━━━ RECORDS TO USE

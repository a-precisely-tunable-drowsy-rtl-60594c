// tb_sram_sp: self-checking test of the single-port synchronous RAM.
//
// Writes random words with random byte masks to random addresses and keeps
// a reference copy in the testbench; every read is checked one cycle after
// its address is given, including read-before-write (a read in a write cycle
// returns the old contents) and that rdata holds while the RAM is idle.
module tb_sram_sp;

  localparam int DEPTH = 64;
  localparam int WIDTH = 20;   // not a whole number of bytes on purpose
  localparam int BW = (WIDTH + 7) / 8;

  logic clk = 1'b0;
  always #5 clk = ~clk;

  int checks = 0;
  int failures = 0;

  logic             en;
  logic [5:0]       addr;
  logic [BW-1:0]    wstrb;
  logic [WIDTH-1:0] wdata, rdata;
  logic [WIDTH-1:0] model [DEPTH];

  sram_sp #(.DEPTH(DEPTH), .WIDTH(WIDTH)) dut (
    .clk(clk), .en(en), .addr(addr), .wstrb(wstrb), .wdata(wdata), .rdata(rdata));

  initial begin
    repeat (100000) @(posedge clk);
    failures++;
    $display("FAIL: watchdog");
    $display("TB_RESULT checks=%0d failures=%0d", checks, failures);
    $finish;
  end

  initial begin
    logic [WIDTH-1:0] expect_q;
    en = 1'b0;
    addr = '0;
    wstrb = '0;
    wdata = '0;
    // Initialise every word
    for (int a = 0; a < DEPTH; a++) begin
      model[a] = WIDTH'($urandom);
      @(negedge clk);
      en = 1'b1; addr = 6'(a); wstrb = '1; wdata = model[a];
    end
    @(negedge clk);
    en = 1'b0;
    for (int k = 0; k < 2000; k++) begin
      @(negedge clk);
      en = 1'b1;
      addr = 6'($urandom_range(0, DEPTH - 1));
      wstrb = ($urandom_range(0, 1) == 0) ? '0 : BW'($urandom);
      wdata = WIDTH'($urandom);
      expect_q = model[addr];
      for (int b = 0; b < BW; b++)
        if (wstrb[b])
          for (int i = 8 * b; i < 8 * b + 8 && i < WIDTH; i++) model[addr][i] = wdata[i];
      @(negedge clk);
      en = 1'b0;
      checks++;
      if (rdata !== expect_q) begin
        failures++;
        $display("FAIL: addr %0d read %h expected %h", addr, rdata, expect_q);
      end
      @(negedge clk);
      checks++;
      if (rdata !== expect_q) begin
        failures++;
        $display("FAIL: rdata did not hold");
      end
      // Read back the updated word
      en = 1'b1;
      wstrb = '0;
      @(negedge clk);
      en = 1'b0;
      checks++;
      if (rdata !== model[addr]) begin
        failures++;
        $display("FAIL: addr %0d after write read %h expected %h", addr, rdata, model[addr]);
      end
    end
    $display("TB_RESULT checks=%0d failures=%0d", checks, failures);
    $finish;
  end

endmodule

━━━━━━

WHAT THE EXERCISE ASKS: A word-for-word copy of the entries, from the first line through the line containing "logic [WIDTH-1:0] wdata, rdata;", is the whole answer.

OUTPUT OF THE TASK:
repository a-precisely-tunable-drowsy-rtl-60594c
// tb_sram_sp: self-checking test of the single-port synchronous RAM.
//
// Writes random words with random byte masks to random addresses and keeps
// a reference copy in the testbench; every read is checked one cycle after
// its address is given, including read-before-write (a read in a write cycle
// returns the old contents) and that rdata holds while the RAM is idle.
module tb_sram_sp;

  localparam int DEPTH = 64;
  localparam int WIDTH = 20;   // not a whole number of bytes on purpose
  localparam int BW = (WIDTH + 7) / 8;

  logic clk = 1'b0;
  always #5 clk = ~clk;

  int checks = 0;
  int failures = 0;

  logic             en;
  logic [5:0]       addr;
  logic [BW-1:0]    wstrb;
  logic [WIDTH-1:0] wdata, rdata;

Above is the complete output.